Inequalities are a way to express the relative size of two numbers or objects, that being that one of those objects is smaller, greater or equal in size in relation to the other object. You can express inequalities graphically via a number line or as a mathematical expression. A number line is a straight line on which every point represents a single real number and it is very easy to portrait inequalities on it. For example, let us say you get an expression that says:

X is greater than 9.

The solutions of this problem (or the value of X) are values on the number line that are greater than 9 and you should mark these values. Be careful not to mark the number 9 as well, because the assignment asks only for the values greater than that number. Now, let us say that the assignment states that:

X is greater than or equal to 9

In this case the solution would include the number 9 because it is permitted in the text of the assignment that x can be equal to 9.

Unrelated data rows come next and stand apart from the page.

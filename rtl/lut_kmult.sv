// LUT k-multiplication: a read-only table that holds the 2k-bit product of
// every pair of k-bit numbers, addressed by the concatenated operand pair
// {x, y}. With k = 8 the table has 65536 words of 16 bits (128 KB).
//
// NPORTS independent read ports access the table concurrently, so that all
// block pairs of the two operands are looked up at the same time (16 for
// operands of four blocks). Reads are asynchronous: p[i] follows x[i], y[i]
// after one table access time, without a clock.
//
// The table contents are the formula p = x * y for x, y in 0 .. 2^k - 1,
// stored at address x * 2^k + y; they are computed when the table is
// initialised rather than read from a file. The port count and the
// asynchronous read are choices of this design; the table itself and its
// addressing by the operand value follow the k-operator principle.
module lut_kmult #(
  parameter int unsigned K      = 8,
  parameter int unsigned NPORTS = 16
) (
  input  logic [K-1:0]   x [NPORTS],
  input  logic [K-1:0]   y [NPORTS],
  output logic [2*K-1:0] p [NPORTS]
);

  localparam int unsigned DEPTH = 1 << (2 * K);

  logic [2*K-1:0] table_q [DEPTH];

  initial begin
    for (int unsigned a = 0; a < (1 << K); a++) begin
      for (int unsigned b = 0; b < (1 << K); b++) begin
        table_q[(a << K) | b] = (2*K)'(a * b);
      end
    end
  end

  always_comb begin
    for (int i = 0; i < NPORTS; i++) begin
      p[i] = table_q[{x[i], y[i]}];
    end
  end

endmodule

Inequalities also come in forms of longer mathematical expressions, similar to equations. Depending on the number of steps you have to perform in order to solve them, they can also be divided into one-step inequalities, two-step inequalities or multi-step inequalities.

Inequalities can be in five different ways and each of them represents different relations between the objects that are being compared (levitra online). We are going to explain them to you in this table using both mathematical symbols and text.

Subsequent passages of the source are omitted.